• **WHAT YOU WILL DO**: Please return every line of the records below that contains the word "wdata".

SOURCE INFORMATION below:

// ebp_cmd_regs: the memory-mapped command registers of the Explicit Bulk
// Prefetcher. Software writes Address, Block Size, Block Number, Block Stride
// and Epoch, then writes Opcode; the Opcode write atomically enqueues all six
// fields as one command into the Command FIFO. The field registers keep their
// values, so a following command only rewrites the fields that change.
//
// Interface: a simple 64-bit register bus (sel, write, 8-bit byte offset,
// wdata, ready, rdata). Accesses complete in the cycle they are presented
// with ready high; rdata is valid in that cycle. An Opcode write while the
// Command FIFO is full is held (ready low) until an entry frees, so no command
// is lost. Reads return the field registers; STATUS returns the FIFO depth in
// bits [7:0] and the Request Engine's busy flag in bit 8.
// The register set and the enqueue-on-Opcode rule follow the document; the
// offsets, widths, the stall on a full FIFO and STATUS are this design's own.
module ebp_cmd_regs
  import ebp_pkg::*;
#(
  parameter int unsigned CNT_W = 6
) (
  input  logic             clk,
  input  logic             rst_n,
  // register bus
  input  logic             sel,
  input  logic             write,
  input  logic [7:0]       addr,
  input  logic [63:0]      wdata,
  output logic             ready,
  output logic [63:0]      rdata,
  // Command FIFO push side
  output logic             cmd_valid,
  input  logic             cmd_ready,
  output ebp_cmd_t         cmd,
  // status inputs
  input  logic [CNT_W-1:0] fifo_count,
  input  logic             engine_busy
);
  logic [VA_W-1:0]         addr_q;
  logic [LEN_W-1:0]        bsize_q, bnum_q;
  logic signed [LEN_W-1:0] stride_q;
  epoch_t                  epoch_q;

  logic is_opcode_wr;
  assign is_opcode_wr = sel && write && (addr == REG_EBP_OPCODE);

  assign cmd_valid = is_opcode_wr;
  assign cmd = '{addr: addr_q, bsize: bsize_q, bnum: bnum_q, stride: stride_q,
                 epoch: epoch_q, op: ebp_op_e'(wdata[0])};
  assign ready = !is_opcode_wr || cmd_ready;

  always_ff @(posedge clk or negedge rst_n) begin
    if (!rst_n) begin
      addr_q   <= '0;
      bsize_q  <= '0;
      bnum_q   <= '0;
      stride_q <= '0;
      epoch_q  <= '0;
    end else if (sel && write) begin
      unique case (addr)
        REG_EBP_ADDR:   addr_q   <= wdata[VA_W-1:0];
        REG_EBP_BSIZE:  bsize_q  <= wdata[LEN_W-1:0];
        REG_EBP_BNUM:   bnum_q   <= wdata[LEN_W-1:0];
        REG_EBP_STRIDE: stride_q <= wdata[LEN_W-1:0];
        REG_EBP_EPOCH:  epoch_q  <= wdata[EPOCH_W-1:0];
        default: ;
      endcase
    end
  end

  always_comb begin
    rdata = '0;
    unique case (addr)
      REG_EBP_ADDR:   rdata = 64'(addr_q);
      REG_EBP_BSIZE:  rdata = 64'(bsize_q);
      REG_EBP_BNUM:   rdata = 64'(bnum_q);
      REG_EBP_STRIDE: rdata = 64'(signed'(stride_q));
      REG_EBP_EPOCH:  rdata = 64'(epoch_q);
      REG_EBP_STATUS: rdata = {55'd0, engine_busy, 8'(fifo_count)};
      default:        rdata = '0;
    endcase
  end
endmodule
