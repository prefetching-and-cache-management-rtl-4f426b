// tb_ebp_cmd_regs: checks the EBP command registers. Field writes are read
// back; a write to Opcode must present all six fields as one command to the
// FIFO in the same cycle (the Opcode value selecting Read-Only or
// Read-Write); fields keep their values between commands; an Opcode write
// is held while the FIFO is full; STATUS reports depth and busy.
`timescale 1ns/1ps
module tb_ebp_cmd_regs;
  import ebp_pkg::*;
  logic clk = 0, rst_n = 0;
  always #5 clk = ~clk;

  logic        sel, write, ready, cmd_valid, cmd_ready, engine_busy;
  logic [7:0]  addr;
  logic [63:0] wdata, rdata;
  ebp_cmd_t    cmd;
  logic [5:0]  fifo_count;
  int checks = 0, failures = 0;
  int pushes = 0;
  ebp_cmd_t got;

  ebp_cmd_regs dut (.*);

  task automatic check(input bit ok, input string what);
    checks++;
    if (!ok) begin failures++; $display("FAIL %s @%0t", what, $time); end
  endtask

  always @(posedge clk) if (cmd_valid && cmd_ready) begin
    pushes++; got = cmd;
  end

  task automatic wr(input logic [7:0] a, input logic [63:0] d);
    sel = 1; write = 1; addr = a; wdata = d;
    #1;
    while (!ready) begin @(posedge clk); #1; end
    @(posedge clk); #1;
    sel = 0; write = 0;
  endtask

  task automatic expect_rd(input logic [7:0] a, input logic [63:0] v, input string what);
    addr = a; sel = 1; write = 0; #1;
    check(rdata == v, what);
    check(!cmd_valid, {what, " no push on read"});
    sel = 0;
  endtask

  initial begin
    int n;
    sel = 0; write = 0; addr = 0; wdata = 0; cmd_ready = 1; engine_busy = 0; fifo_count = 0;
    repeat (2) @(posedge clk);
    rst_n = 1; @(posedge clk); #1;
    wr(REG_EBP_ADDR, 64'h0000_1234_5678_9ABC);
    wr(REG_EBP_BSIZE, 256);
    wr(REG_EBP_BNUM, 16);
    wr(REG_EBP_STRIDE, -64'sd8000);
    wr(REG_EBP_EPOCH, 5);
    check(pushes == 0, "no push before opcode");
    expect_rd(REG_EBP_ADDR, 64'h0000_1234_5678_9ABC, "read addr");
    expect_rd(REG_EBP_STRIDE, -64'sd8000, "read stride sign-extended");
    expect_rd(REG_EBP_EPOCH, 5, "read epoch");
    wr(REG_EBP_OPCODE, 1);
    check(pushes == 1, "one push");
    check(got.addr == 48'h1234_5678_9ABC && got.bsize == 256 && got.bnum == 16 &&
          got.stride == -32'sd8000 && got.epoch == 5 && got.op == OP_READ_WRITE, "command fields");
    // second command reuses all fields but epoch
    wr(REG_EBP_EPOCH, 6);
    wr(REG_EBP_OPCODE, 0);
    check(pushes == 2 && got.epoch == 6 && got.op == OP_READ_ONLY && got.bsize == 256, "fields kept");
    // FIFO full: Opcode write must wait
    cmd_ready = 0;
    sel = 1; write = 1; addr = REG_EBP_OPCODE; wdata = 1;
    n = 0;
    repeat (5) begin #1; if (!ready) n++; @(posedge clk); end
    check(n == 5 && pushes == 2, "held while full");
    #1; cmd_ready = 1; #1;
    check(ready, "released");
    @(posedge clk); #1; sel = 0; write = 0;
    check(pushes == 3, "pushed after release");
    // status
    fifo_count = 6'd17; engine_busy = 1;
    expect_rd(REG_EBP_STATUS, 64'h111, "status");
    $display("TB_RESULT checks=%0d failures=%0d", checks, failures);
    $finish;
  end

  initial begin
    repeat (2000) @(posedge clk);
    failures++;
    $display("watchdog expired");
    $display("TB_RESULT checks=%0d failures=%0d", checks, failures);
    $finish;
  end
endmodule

End of SOURCE INFORMATION.

• **OUTPUT FOR THIS EXERCISE**:
// wdata, ready, rdata). Accesses complete in the cycle they are presented
  input  logic [63:0]      wdata,
                 epoch: epoch_q, op: ebp_op_e'(wdata[0])};
        REG_EBP_ADDR:   addr_q   <= wdata[VA_W-1:0];
        REG_EBP_BSIZE:  bsize_q  <= wdata[LEN_W-1:0];
        REG_EBP_BNUM:   bnum_q   <= wdata[LEN_W-1:0];
        REG_EBP_STRIDE: stride_q <= wdata[LEN_W-1:0];
        REG_EBP_EPOCH:  epoch_q  <= wdata[EPOCH_W-1:0];
  logic [63:0] wdata, rdata;
    sel = 1; write = 1; addr = a; wdata = d;
    sel = 0; write = 0; addr = 0; wdata = 0; cmd_ready = 1; engine_busy = 0; fifo_count = 0;
    sel = 1; write = 1; addr = REG_EBP_OPCODE; wdata = 1;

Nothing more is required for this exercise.